In the records below, find each line with the word "order" and copy it.

"""

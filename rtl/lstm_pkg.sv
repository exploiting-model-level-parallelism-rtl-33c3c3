// lstm_pkg: types and constants shared by the dual-core LSTM accelerator.
//
// Numbers are Q8.8 fixed point (16 bits, 8 fraction bits), as the accelerator's
// data format. Products are Q16.16 and accumulate in 32-bit registers.
// One main-memory word is 64 bits and holds the four gate values of one
// matrix element, one bias row or one partial-sum row, packed as
// {c~, o, f, i} from the most significant lane down; a vector element uses
// the low lane only. The packing, the bus and the command format are this
// design's own choices.
package lstm_pkg;

  localparam int unsigned QW   = 16;  // Q8.8 width
  localparam int unsigned QF   = 8;   // fraction bits
  localparam int unsigned ACCW = 32;  // accumulator width (Q16.16)
  localparam int unsigned MEMW = 64;  // main-memory word: four Q8.8 lanes
  localparam int unsigned AW   = 32;  // main-memory word address width

  typedef logic signed [QW-1:0]   q88_t;
  typedef logic signed [ACCW-1:0] acc_t;
  typedef logic [AW-1:0]          addr_t;
  typedef logic [MEMW-1:0]        word_t;

  // Gate lane order inside a memory word.
  localparam int unsigned G_I = 0;
  localparam int unsigned G_F = 1;
  localparam int unsigned G_O = 2;
  localparam int unsigned G_C = 3;

  localparam q88_t Q_MAX = 16'sh7fff;
  localparam q88_t Q_MIN = -16'sh8000;

  // Computing modes of the dual-core system.
  typedef enum logic [1:0] {
    MODE_MP     = 2'd0,  // multi-programming: two independent jobs
    MODE_MT     = 2'd1,  // multi-threading: one job, timesteps interleaved
    MODE_HELPER = 2'd2   // helper-core: one job, x-part on core 0
  } mode_e;

  // Profiler states of a core, in counter order.
  typedef enum logic [1:0] {
    PS_COMPUTE = 2'd0,  // computing only
    PS_BOTH    = 2'd1,  // computing and memory operation
    PS_MEMORY  = 2'd2,  // memory operation only
    PS_NEITHER = 2'd3   // idle
  } prof_state_e;

  // Work a core performs for one command.
  typedef enum logic [1:0] {
    OP_FULL  = 2'd0,  // b + Wx*x + Wh*h, activations, element-wise
    OP_XPART = 2'd1,  // Wx*x only, partial sums written to memory
    OP_HPART = 2'd2   // b + partial + Wh*h, activations, element-wise
  } core_op_e;

  // One core command: a pass over the rows of one layer for nvec vectors
  // that share the layer's weights (batch entries, and in helper mode
  // several timesteps). Vector j of the pass is at base + j*len.
  typedef struct packed {
    core_op_e    op;
    logic [15:0] n;        // input size N
    logic [15:0] m;        // layer size M
    logic [15:0] nvec;     // vectors in this pass
    addr_t       wx_base;  // W_x: word (r*N + k)
    addr_t       wh_base;  // W_h: word (r*M + k)
    addr_t       b_base;   // bias: word r
    addr_t       x_base;   // x vectors, N words each
    addr_t       hp_base;  // h_{t-1} vectors, M words each
    addr_t       ho_base;  // h_t vectors out
    addr_t       cp_base;  // c_{t-1} vectors
    addr_t       co_base;  // c_t vectors out
    addr_t       p_base;   // partial sums, M words per vector
  } core_cmd_t;

  localparam int unsigned LMAX = 4;  // layers per job

  // Layer description held by the system manager.
  typedef struct packed {
    logic [15:0] n;
    logic [15:0] m;
    addr_t       wx_base;
    addr_t       wh_base;
    addr_t       b_base;
    addr_t       in_base;  // input x[t][b] at in_base + (t*B+b)*N
    addr_t       h_base;   // h[t][b] at h_base + ((t+1)*B+b)*M, slot 0 = h_{-1}
    addr_t       c_base;   // c likewise
    addr_t       p_base;   // partial sums p[t][b] at p_base + (t*B+b)*M
  } layer_desc_t;

  // Main-memory bus, master to slave. A master holds a request stable until
  // it is granted; reads are answered in order by rvalid/rdata.
  typedef struct packed {
    logic  req;
    logic  we;
    addr_t addr;
    word_t wdata;
  } mem_req_t;

  // Main-memory bus, slave to master.
  typedef struct packed {
    logic  gnt;     // request accepted this cycle
    logic  rvalid;  // read data valid this cycle
    word_t rdata;
  } mem_rsp_t;

  // One job: a stacked LSTM model run over T timesteps for a batch of B.
  typedef struct packed {
    logic [2:0]        nlayers;  // 0 = no job
    logic [15:0]       t;        // sequence length
    logic [15:0]       b;        // batch size
    logic [7:0]        reuse;    // helper-core timesteps per slot
    layer_desc_t [LMAX-1:0] layer;
  } job_cfg_t;

  // Unit of work handed to a core by the scheduler.
  typedef struct packed {
    core_op_e    op;
    layer_desc_t ld;
    logic [15:0] t0;      // first timestep
    logic [15:0] nsteps;  // timesteps covered
    logic [15:0] b;       // batch size
  } core_task_t;

  // Multiply two Q8.8 numbers, result Q16.16.
  function automatic acc_t qmul(q88_t a, q88_t b);
    return acc_t'(a) * acc_t'(b);
  endfunction

  // Saturate a Q16.16 value to Q8.8 (truncating the low fraction bits).
  function automatic q88_t sat_q88(acc_t v);
    acc_t s;
    s = v >>> QF;
    if (s > acc_t'(Q_MAX)) return Q_MAX;
    if (s < acc_t'(Q_MIN)) return Q_MIN;
    return q88_t'(s);
  endfunction

endpackage
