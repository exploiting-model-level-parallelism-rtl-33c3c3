// core_task_runner: turns one scheduler task into the core commands that
// carry it out, and reports when the last of them has finished.
//
// A task names a layer, a first timestep t0, a number of timesteps and the
// batch size B. Memory addresses follow the layout of lstm_pkg: x[t][b] at
// in_base + (t*B+b)*N, h and c of timestep t at base + ((t+1)*B+b)*M (slot 0
// holds the initial state), partial sums at p_base + (t*B+b)*M.
//   OP_FULL  : one command per timestep, B vectors each
//   OP_XPART : one command for all timesteps, nsteps*B vectors, so each weight
//              word is used for every timestep of the task
//   OP_HPART : one command per timestep, B vectors each, in timestep order
//              (each needs the h_t of the one before)
// Interface: task is taken when task_valid and idle; task_done pulses one
// cycle after the final core done. This is a helper of the scheduler; the
// split into commands is this design's own.
module core_task_runner
  import lstm_pkg::*;
(
  input  logic       clk,
  input  logic       rst_n,
  input  logic       task_valid,
  input  core_task_t tsk,
  output logic       idle,
  output logic       task_done,
  output logic       cmd_valid,
  input  logic       cmd_ready,
  output core_cmd_t  cmd,
  input  logic       core_done
);
  typedef enum logic [1:0] { R_IDLE, R_ISSUE, R_WAIT } rstate_e;

  rstate_e     st;
  core_task_t  tk;
  logic [15:0] t;      // timestep of the command being issued
  logic [15:0] left;   // commands still to issue after this one

  // address of vector (timestep ts, batch 0) in a region of len words
  function automatic addr_t vaddr(addr_t base, logic [15:0] ts, logic [15:0] b,
                                  logic [15:0] len);
    return base + addr_t'(32'(ts) * 32'(b) * 32'(len));
  endfunction

  always_comb begin
    cmd         = '0;
    cmd.op      = tk.op;
    cmd.n       = tk.ld.n;
    cmd.m       = tk.ld.m;
    cmd.nvec    = (tk.op == OP_XPART) ? 16'(32'(tk.nsteps) * 32'(tk.b)) : tk.b;
    cmd.wx_base = tk.ld.wx_base;
    cmd.wh_base = tk.ld.wh_base;
    cmd.b_base  = tk.ld.b_base;
    cmd.x_base  = vaddr(tk.ld.in_base, t, tk.b, tk.ld.n);
    cmd.hp_base = vaddr(tk.ld.h_base, t, tk.b, tk.ld.m);
    cmd.ho_base = vaddr(tk.ld.h_base, t + 16'd1, tk.b, tk.ld.m);
    cmd.cp_base = vaddr(tk.ld.c_base, t, tk.b, tk.ld.m);
    cmd.co_base = vaddr(tk.ld.c_base, t + 16'd1, tk.b, tk.ld.m);
    cmd.p_base  = vaddr(tk.ld.p_base, t, tk.b, tk.ld.m);
  end

  assign idle      = (st == R_IDLE);
  assign cmd_valid = (st == R_ISSUE);

  always_ff @(posedge clk or negedge rst_n) begin
    if (!rst_n) begin
      st        <= R_IDLE;
      tk        <= '0;
      t         <= '0;
      left      <= '0;
      task_done <= 1'b0;
    end else begin
      task_done <= 1'b0;
      unique case (st)
        R_IDLE: if (task_valid) begin
          tk   <= tsk;
          t    <= tsk.t0;
          left <= (tsk.op == OP_XPART) ? 16'd0 : tsk.nsteps - 16'd1;
          st   <= R_ISSUE;
        end
        R_ISSUE: if (cmd_ready) st <= R_WAIT;
        R_WAIT: if (core_done) begin
          if (left == 0) begin
            task_done <= 1'b1;
            st        <= R_IDLE;
          end else begin
            left <= left - 16'd1;
            t    <= t + 16'd1;
            st   <= R_ISSUE;
          end
        end
        default: st <= R_IDLE;
      endcase
    end
  end

  assert property (@(posedge clk) disable iff (!rst_n)
                   (task_valid && idle) |-> (tsk.nsteps != 0 && tsk.b != 0));
endmodule
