// lstm_act: activation function unit, sigmoid or tanh of one Q8.8 value.
//
// The accelerator needs sigma for the input, forget and output gates and tanh
// for the candidate cell value and for the cell state before the output
// multiply. Both are computed here by a piecewise-linear approximation, a
// choice of this design (the document does not give the function's
// implementation):
//   sigma(x) for a = |x|:  a >= 5      : 1
//                          a >= 2.375  : a/32 + 0.84375
//                          a >= 1      : a/8  + 0.625
//                          otherwise   : a/4  + 0.5
//   sigma(-x) = 1 - sigma(x),   tanh(x) = 2*sigma(2x) - 1
// The slopes are powers of two, so the unit is shifts and adds only.
// Largest error against the exact functions is about 0.02 (sigma) and
// 0.04 (tanh). Purely combinational.
module lstm_act
  import lstm_pkg::*;
(
  input  logic is_tanh,  // 0: sigmoid, 1: tanh
  input  q88_t x,
  output q88_t y
);
  logic signed [17:0] xi;   // argument of the sigmoid (x or 2x), Q8.8 widened
  logic        [17:0] a;    // |xi|
  logic        [17:0] s;    // sigma(|xi|), Q8.8
  logic        [17:0] sig;  // sigma(xi)

  always_comb begin
    xi  = is_tanh ? (18'(x) <<< 1) : 18'(x);
    a   = xi[17] ? 18'(-xi) : 18'(xi);
    if (a >= 18'd1280)      s = 18'd256;
    else if (a >= 18'd608)  s = (a >> 5) + 18'd216;
    else if (a >= 18'd256)  s = (a >> 3) + 18'd160;
    else                    s = (a >> 2) + 18'd128;
    sig = xi[17] ? (18'd256 - s) : s;
    if (is_tanh) y = q88_t'((sig << 1) - 18'd256);
    else         y = q88_t'(sig);
  end
endmodule
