// tb_lstm_act: sweeps the activation unit over the whole Q8.8 range and
// compares it with the exact sigmoid and tanh (computed with real
// arithmetic): the error must stay below 0.022 for sigmoid and 0.044 for
// tanh, and both outputs must be monotonic in x. Spot values with known
// results (0, +-1, saturation) are checked exactly.
module tb_lstm_act;
  import lstm_pkg::*;

  logic is_tanh;
  q88_t x, y;
  lstm_act dut (.is_tanh, .x, .y);

  int checks = 0, failures = 0;
  real worst [2];

  task automatic expect_exact(bit th, int xi, int yi);
    is_tanh = th; x = q88_t'(xi); #1;
    checks++;
    if (int'(y) != yi) begin
      failures++;
      $display("FAIL %s(%0d) = %0d expected %0d", th ? "tanh" : "sig", xi, int'(y), yi);
    end
  endtask

  initial begin
    #100000;
    failures++;
    $display("FAIL watchdog");
    $display("TB_RESULT checks=%0d failures=%0d", checks, failures);
    $finish;
  end

  initial begin
    worst[0] = 0; worst[1] = 0;
    for (int th = 0; th < 2; th++) begin
      int prev;
      prev = -100000;
      for (int xi = -32768; xi < 32768; xi += 7) begin
        real xr, ex, err;
        is_tanh = th[0]; x = q88_t'(xi); #1;
        xr = real'(xi) / 256.0;
        ex = th ? (($exp(xr) - $exp(-xr)) / ($exp(xr) + $exp(-xr))) : 1.0 / (1.0 + $exp(-xr));
        err = real'(int'(y)) / 256.0 - ex;
        if (err < 0) err = -err;
        if (err > worst[th]) worst[th] = err;
        checks++;
        if (err > (th ? 0.044 : 0.022) || int'(y) < prev) begin
          failures++;
          if (failures < 10) $display("FAIL %s(%f) = %f, exact %f", th ? "tanh" : "sig", xr, real'(int'(y))/256.0, ex);
        end
        prev = int'(y);
      end
    end
    $display("worst error: sigmoid %f tanh %f", worst[0], worst[1]);
    expect_exact(0, 0, 128);
    expect_exact(1, 0, 0);
    expect_exact(0, 256, 192);      // 1/8 + 0.625 = 0.75
    expect_exact(0, -256, 64);
    expect_exact(0, 32767, 256);
    expect_exact(0, -32768, 0);
    expect_exact(1, 32767, 256);
    expect_exact(1, -32768, -256);
    $display("TB_RESULT checks=%0d failures=%0d", checks, failures);
    $finish;
  end
endmodule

"""

### RESPONSE TO THE TASK
  // Gate lane order inside a memory word.
  // Profiler states of a core, in counter order.
  // it is granted; reads are answered in order by rvalid/rdata.
//   OP_HPART : one command per timestep, B vectors each, in timestep order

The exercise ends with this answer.